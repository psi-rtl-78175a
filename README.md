# PSi layer processor: protocol processing with one processor per connection

Protocol stacks run in software are slow for two reasons: a shared processor
must load and save each connection's context (flags, counters, timers) for
every event, and a protocol's state machine is walked one step at a time. This
design removes both in hardware. Every connection has its own small
**connection processor**. That processor holds the connection's state in
registers, so there is no context to switch. Its state machine is split into
small **path machines**. Each one is compiled from a *path expression* (a
regular expression over protocol events and actions) into a tree of gates.
These trees run in parallel and accept one event per clock.

The RTL implements one protocol layer, IEEE 802.2 LLC type 2, configured with
the one 802.2 path machine that is fully specified: the *remote-busy* path. It
is written in SystemVerilog-2017 and is synthesizable. All modules pass Verilator
lint and the slang front end of Yosys. Each module has a self-checking
testbench.

## The pipeline

```
 lower-layer frames ──┐                                        ┌──> upper-layer indications
 upper-layer commands ┴─> header ──HP→CP bus──> connection ──CP→OP bus──> output ──> lower-layer frames
                          processor              processors  (round-robin   processor
                             │                   (NUM_CP, one   arbiter)        ▲
                             └──> dummy connection processor ──────────────────┘
```

| stage | module | does |
|---|---|---|
| header processor | `header_processor` | Parses the LLC control field in all three formats at once (`llc_ctrl_parser`). Finds the connection by matching the address pair in a CAM (`conn_cam`). Writes `{event, parameters, pointer}` to that connection's processor. |
| HP→CP bus | `cp_bus_t` | A broadcast word. The connection processor whose `CONN_ID` equals `conn` takes it. The header processor addresses connection processors like memory words. |
| connection processors | `connection_processor` ×`NUM_CP` | Run the path machine and update flags, counters and timers. They queue messages in their output unit. |
| dummy CP | `dummy_cp` | A FIFO that looks like a connection processor to the bus. It carries connection-independent results: UI datagram indications, TEST and XID answers, and UI send requests. |
| CP→OP bus | `op_bus_arbiter` | Round-robin choice among `NUM_CP + 1` requesters, one word per clock. |
| output processor | `output_processor` | Sends indications to the upper layer. Builds frame headers for the lower layer, taking connection addresses from `conn_addr_table`. |

Payload bytes never enter the design. The payload stays in a packet memory that
several layers share, outside this design. Only a 16-bit pointer to it travels
with each event.

**Rate and latency.** The pipeline takes one frame or command per clock. A
frame presented in cycle *n* produces its indication in cycle *n+3*. Three
registers sit on that path: the header processor's output register, the
connection processor's output queue and the output processor's output
register. Inside a connection processor, an event is taken, its path machine
moves, and its actions run, all in one cycle.

## Path machines: a regular expression as a tree of gates

This is the least familiar part of the design. The remote-busy path is

```
[ (RR + REJ + I)* ; RNR ; e ; RNR* ; (RR + REJ + I) ; f ]*
   e = Rb=1, Snd=0, load(Is_Ct), tell upper layer IH_Rb
   f = Rb=0, tell upper layer IH_Rb_Off
```

In words: while the remote station is not busy, RR, REJ and I frames pass with
no action. An RNR marks the remote busy. Further RNRs are absorbed. The next
RR, REJ or I clears the busy state, and the path starts over. Events that
nothing is waiting for are ignored.

`rbusy_path` is the parse tree of this expression. Its cells carry the numbers
1–12 of the operators, left to right:

```
 [(a+b+c)*;d;e;d*;(a+b+c);f]*          a=RR b=REJ c=I d=RNR
   1 2   3 4 5 6 7 8  9 10 11 12
```

A single **token** moves through the tree. Every cell has an *offer* wire going
down and a *done* wire going up.

* **`+` (choice), `path_plus_cell`**: offers the token to both children and
  ORs their `done` wires. This OR gate is the only logic a token passes when it
  climbs the tree.
* **`*` (repetition), `path_star_cell`**: the OR of "offered from above" and
  "body done" drives both the offer to the body and its own `done`. The token
  therefore circulates: each time the body finishes, the body is offered the
  token again and so is whatever follows the `*`.
* **`;` (sequence)**: parent → left child, left done → right child, right done
  → parent. This is wiring only, written as `assign` statements inside
  `rbusy_path`.
* **Action leaf** (`e`, `f`): its action strobe is the arriving token, and the
  token goes straight back up. This is also wiring only.
* **Event leaf, `path_event_leaf`**: the only cell with state. An offered leaf
  is *armed* from the next clock on. An armed leaf fires when its event arrives.
  Its `done` then rises in the same cycle, the token climbs combinationally to
  the next waiting leaves, and those leaves are armed at the clock edge.

The path has exactly one token. When any leaf fires, the shared `advance` wire
(the OR of all the leaves' `done`) disarms every other leaf. Only the leaves
offered the token again in that cycle stay armed. This means the armed leaves
always form the set of events the path can accept next:

| resting state | armed leaves (`armed_o`) |
|---|---|
| not busy | a1 b1 c1 d4 (`8'b0000_1111`) |
| busy | d7 a9 b9 c9 (`8'b1111_0000`) |

After reset the root cell 12 is offered the token once (`ready_o` rises one
cycle after reset). An event that matches no armed leaf moves nothing.

The delay of an event is fixed by the shape of the expression: the gates
between the firing leaf and the next waiting leaves. `;` cells add nothing.
The published delay model counts only the `+` cells. In this RTL each `*` cell
is also one OR gate on the token's way up, so it adds one gate delay too. In
`rbusy_path` the longest chain is four OR gates. An RR or REJ that ends the
busy state climbs from leaf a9 or b9 through cells 9, 10 and 12, and comes
back down through cell 3 to the leaves a1, b1, c1 and d4. Transitions that do
not exist cost no gates. A PLA built from the full state table would pay for
them.

## The connection processor

```
 bus word ─> cp_comb_logic ─> rbusy_path ─> action decode (ACTION_MAP) ─┬─> cp_flags        (Rb, Snd)
               ▲                                                        ├─> cp_counters_regs (Is_Ct, last parameters)
               └── time-outs ── cp_timer ×3 <─────────────────────────┤
                                                                        └─> cp_output_unit ─> CP→OP bus
```

* `cp_comb_logic` presents one event per cycle. A bus event always goes first.
  Otherwise the lowest-numbered timer with a pending time-out is presented as
  `EV_TIMER` and acknowledged.
* `ACTION_MAP` is a parameter of type `cp_action_map_t`, one entry per action
  leaf. It maps each leaf to flag set/clear masks, counter load/increment
  masks, timer start/stop masks and an output message. The default,
  `RBUSY_ACTION_MAP` in `psi_pkg`, is exactly the `e` and `f` of the
  expression. To use a timer, give an action a `tmr_start` bit; the
  connection-processor testbench does this.
* `load(Is_Ct)` loads the counter from the N(R) field of the event that
  triggers it.
* `ready_o` is low in the first cycle after reset, and while the 2-entry output
  queue is full. The header processor then holds its word on the bus, which
  stalls the pipeline.

## 802.2 specifics

* The control field is `ctrl[15:0]`, with the first octet in `[7:0]`.
  * I frame: `ctrl[0]=0`. N(S) is `[7:1]`, P/F is `[8]`, N(R) is `[15:9]`.
  * S frame: `ctrl[1:0]=01` with SS in `[3:2]`: 00 RR, 01 RNR, 10 REJ.
  * U frame: `ctrl[1:0]=11`. P/F is `[4]`, and the U codes are in `psi_pkg`.
* The C/R bit is the low bit of the SSAP.
* CAM key: `{remote MAC, remote SAP with C/R cleared, local MAC, local SAP}`,
  112 bits.
* Connection-independent frames:
  * UI → datagram indication.
  * TEST or XID command → the matching response, with source and destination
    swapped and C/R=1.
  * TEST or XID response → dropped.
* Also dropped and counted in `drop_count_o`: frames for unknown address pairs,
  undefined control fields and upper-layer commands for a connection number out
  of range.
* Upper-layer commands either name a connection (`datagram=0`, sent straight to
  that connection processor) or request a UI datagram with explicit addresses.
* `cfg_*` opens a connection. It writes its address pair into both the CAM and
  the output address table.

## Parameters

| parameter | default | where | note |
|---|---|---|---|
| `NUM_CP` | 8 | top, header/output processor | Number of dedicated connection processors. It may go up to 256, because `CONN_W` is 8 bits. |
| `CP_NTMRS` | 3 | `psi_pkg` | Timers per connection. Protocols of this kind use 3–5. |
| `CP_NFLAGS`, `CP_NCTRS`, `CP_NACTS` | 2, 1, 2 | `psi_pkg` | Sized for the remote-busy path. |
| `TIMER_PERIOD` | 1000 ticks | `connection_processor` | Ticks come from the `tick_i` strobe. |
| `OUT_DEPTH` / dummy `DEPTH` | 2 / 4 | output unit / `dummy_cp` | |
| `PTR_W`, `SEQ_W`, `TMR_W` | 16, 7, 16 | `psi_pkg` | |

## What is and is not here, and what was chosen

This design follows the published architecture in these parts:

* the three-stage pipeline and its two buses;
* addressing connection processors like memory;
* the dummy connection processor;
* the template connection processor (flags, timers, counters and registers,
  combinational logic, state transition machine, output unit);
* parallel parsing of the I, S and U formats;
* a CAM for connection lookup;
* the cell logic of the `+`, `*` and `;` operators and the tree of the
  remote-busy path, with its actions.

The following are this design's own choices:

* single-clock synchronous timing, with the token traversal combinational
  within one cycle;
* the shared `advance` wire that enforces a single token;
* asynchronous active-low reset;
* valid/ready handshakes;
* queue depths;
* round-robin bus arbitration;
* priority of lower-layer frames over upper-layer commands;
* the key layout of the CAM;
* loading Is_Ct from N(R);
* reset values of the flags (Rb=0, Snd=1);
* the event and message encodings.

Not included:

* The other path machines of full 802.2 (fewer than 20 in all). Only the
  remote-busy one is specified. Without them, I frames are not acknowledged,
  nothing sets Snd back to 1 and no protocol timer is started by the default
  map.
* The shared packet memory.
* The silicon compiler that would generate path machines from expressions. The
  remote-busy tree is written by hand, cell for cell.
* Chip partitioning. All connection processors sit in one module.
* Sharing one connection processor among several connections, with on-chip
  context memory. This is suggested for complex protocols; here every
  connection has its own processor.
* A programmable header processor. The header processor here is fixed logic
  for 802.2.

## Files

* `rtl/psi_pkg.sv`: all shared types (bus words, frame header, events,
  messages, action map) and sizes.
* One module per file in `rtl/`. The top is `psi_layer_processor`.
* `tb/tb_<module>.sv`: one self-checking testbench per module. Each prints
  `TB_RESULT checks=N failures=M`.

## Simulating

```
verilator --binary --timing --assert -Irtl -Itb -y rtl -y tb \
    rtl/psi_pkg.sv tb/tb_psi_layer_processor.sv --top-module tb_psi_layer_processor
./obj_dir/Vtb_psi_layer_processor
```

Substitute any other testbench name. Each testbench runs in seconds.

`tb_psi_layer_processor` runs the top at its default size (8 connections) in
two phases:

1. A back-to-back burst checks the rate (16 frames in 16 clocks) and the
   3-cycle latency.
2. 20,000 cycles of random mixed traffic run with backpressure from both
   layers. A model predicts each connection's busy state, its flags and
   counter, the drop count, and every indication and frame, per source.

It also checks that each mechanism occurred: the silent RR/REJ/I loop,
entering busy, repeated RNR, leaving busy, ignored events, datagram indication,
TEST and XID answers, UI send, upper-layer connection commands, CAM misses,
connection-processor backpressure, bus contention and output backpressure.

`tb_rbusy_path` compares the path machine with a two-state reference model on
random event streams.

All testbenches pass. Each was also run against a copy of its module with one
deliberate fault, and each detected the fault.

Tool notes: Verilator reports `SYNCASYNCNET` for the concurrent assertions
that use `disable iff (!rst_n)` next to asynchronously reset flops. This
warning is harmless. No latch, combinational-loop or multiple-driver warnings
remain.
- - -
[EXERCISE GOAL] Lines holding the word "strobe" are the answer; copy each one from the records above.

[RESPONSE FOR THIS EXERCISE]
* **Action leaf** (`e`, `f`): its action strobe is the arriving token, and the
| `TIMER_PERIOD` | 1000 ticks | `connection_processor` | Ticks come from the `tick_i` strobe. |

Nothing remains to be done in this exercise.